Entre las imágenes que se recordarán de las primeras semanas de 2021 tienen un lugar destacado las de Q-Shaman, uno de los asaltantes del Capitolio de Washington que, además de llevar un estrambótico casco de piel y cuernos de búfalo, lucía el torso unos tatuajes con simbología religiosa proveniente, según nos han explicado los expertos, de la mitología escandinava.

La imagen de Jake Angeli, su nombre real, me hizo pensar en la banalización de la simbología religiosa, fenómeno que a menudo encontramos en otros actos mucho más cotidianos e inocuos que asaltar un parlamento, como el de llevar un rosario a modo de collar o en otras posturas más extrañas. Esta banalización no es nueva y ya la hemos visto en otros ámbitos como un efecto más de la mercantilización de la cultura y el consumo de masas, y también tiene mucho que ver con el relativismo cultural, que poco a poco ha ido arrinconando los grandes ideales de belleza y de excelencia, para acabar fijando como culmen de la creatividad el hecho de burlarse de cualquier cosa.

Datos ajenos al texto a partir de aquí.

// mem_module: the slow main memory on the machine's bus.
//
// A word-organised RAM that holds the user program and its data. The CPU
// side follows the memory-module figure: an address (from MA), an Enable and a
// Write(1)/Read(0) line, data in from the bus, data out to the bus through a
// driver that is on only for an enabled read, and a busy output. The RAM's
// write enable is Write AND Enable.
//
// Timing: an access takes LATENCY clock cycles. The controller holds Enable
// (and Write) high for the whole access, in a "spin" microinstruction. busy is
// high in the first LATENCY-1 of those cycles and low in the last one; in that
// last cycle read data is on dout and a write is stored at the clock edge.
// While busy, dout is zero. LATENCY = 1 gives a single-cycle memory.
//
// A second write port (ld_*) loads the memory from outside before the CPU is
// released from reset; it is this design's addition, as are the word size of
// the array, the byte address with the two low bits ignored, and LATENCY. The
// lecture only says the memory is slow compared to a register transfer and
// takes several CPU cycles per access.
module mem_module
  import ucode_pkg::*;
#(
  parameter int unsigned WORDS   = 1024,
  parameter int unsigned LATENCY = 3
) (
  input  logic                     clk,
  input  logic                     rst_n,
  // CPU side
  input  logic [XLEN-1:0]          addr,     // byte address from MA
  input  logic                     enable,   // enMem
  input  logic                     write,    // MemWrt: Write(1) / Read(0)
  input  logic [XLEN-1:0]          din,      // from the bus
  output logic [XLEN-1:0]          dout,     // to the bus when drive is high
  output logic                     drive,    // Enable AND NOT Write
  output logic                     busy,
  // loader port
  input  logic                     ld_en,
  input  logic [$clog2(WORDS)-1:0] ld_addr,  // word address
  input  logic [XLEN-1:0]          ld_data
);

  localparam int unsigned AW = $clog2(WORDS);

  logic [XLEN-1:0] mem [WORDS];
  logic [7:0]      cnt;        // cycles of the current access already spent
  logic            last;       // final cycle of an access
  logic [AW-1:0]   widx;
  logic            we;

  assign widx  = addr[AW+1:2];
  assign last  = enable && (32'(cnt) >= LATENCY - 1);
  assign busy  = enable && !last;
  assign we    = write && enable && last;
  assign drive = enable && !write;
  assign dout  = (drive && last) ? mem[widx] : '0;

  always_ff @(posedge clk or negedge rst_n) begin
    if (!rst_n)            cnt <= '0;
    else if (!enable || last) cnt <= '0;
    else                   cnt <= cnt + 8'd1;
  end

  always_ff @(posedge clk) begin
    if (ld_en)   mem[ld_addr] <= ld_data;
    else if (we) mem[widx]    <= din;
  end

  initial begin
    assert (LATENCY >= 1 && LATENCY <= 255) else $error("LATENCY out of range");
  end

endmodule
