// tb_mem_module: the slow memory. Loads words through the loader port, then
// reads and writes them over the CPU side with Enable held, checking that
// busy lasts exactly LATENCY-1 cycles of each access, that data appears only
// in the last cycle, that Write stores the bus value and that the driver is
// on only for reads.
module tb_mem_module;
  import ucode_pkg::*;
  localparam int unsigned WORDS = 1024;  // defaults of mem_module
  localparam int unsigned LAT   = 3;
  logic clk = 0, rst_n = 0;
  logic [31:0] addr, din, dout;
  logic enable, write, drive, busy, ld_en;
  logic [9:0] ld_addr;
  logic [31:0] ld_data;
  logic [31:0] shadow [WORDS];
  int checks = 0, failures = 0;

  mem_module dut (
    .clk(clk), .rst_n(rst_n), .addr(addr), .enable(enable), .write(write), .din(din),
    .dout(dout), .drive(drive), .busy(busy), .ld_en(ld_en), .ld_addr(ld_addr), .ld_data(ld_data));

  always #5 clk = ~clk;

  task automatic chk(input logic cond, input string what);
    checks++;
    if (!cond) begin failures++; $display("FAIL %s at %0t", what, $time); end
  endtask

  // One access: hold enable until busy drops, count the cycles.
  task automatic access(input logic wr, input logic [31:0] a, input logic [31:0] d);
    int cyc;
    @(negedge clk);
    enable = 1; write = wr; addr = a; din = d; cyc = 0;
    forever begin
      #1;
      cyc++;
      chk(drive == !wr, "drive only on read");
      if (!busy) break;
      chk(dout == 0, "no data while busy");
      @(negedge clk);
    end
    chk(cyc == LAT, $sformatf("access took %0d cycles, expected %0d", cyc, LAT));
    if (!wr) chk(dout == shadow[a[11:2]], $sformatf("read %h got %h exp %h", a, dout, shadow[a[11:2]]));
    @(negedge clk);
    enable = 0; write = 0;
    if (wr) shadow[a[11:2]] = d;
  endtask

  initial begin
    enable = 0; write = 0; addr = 0; din = 0; ld_en = 0; ld_addr = 0; ld_data = 0;
    // loader port works during reset
    for (int i = 0; i < WORDS; i++) begin
      @(negedge clk); ld_en = 1; ld_addr = 10'(i); ld_data = $urandom; shadow[i] = ld_data;
    end
    @(negedge clk); ld_en = 0; rst_n = 1;
    for (int n = 0; n < 300; n++) begin
      access(1'($urandom), {20'd0, 10'($urandom), 2'b00}, $urandom);
      if (n % 7 == 0) repeat (2) @(negedge clk);  // idle gaps
    end
    // idle memory is never busy and never drives
    @(negedge clk); enable = 0; #1; chk(!busy && !drive, "idle");
    $display("TB_RESULT checks=%0d failures=%0d", checks, failures);
    $finish;
  end

  initial begin
    #2000000;
    failures++;
    $display("TB_RESULT checks=%0d failures=%0d", checks, failures);
    $finish;
  end
endmodule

Sin embargo, esta mercantilización del producto religioso, sea en forma de objetos decorativos o de terapias de mindfulness, nos muestra también que la religiosidad humana no es una etapa superada. A pesar de la entronización del materialismo, siguen siendo muchas las personas que, en algún momento de su vida, sienten una sacudida en lo más íntimo de su existencia, una sensación que suele ser de una inmensa soledad pero que, paradójicamente, parece presagiar también la presencia escondida de alguien mucho más grande.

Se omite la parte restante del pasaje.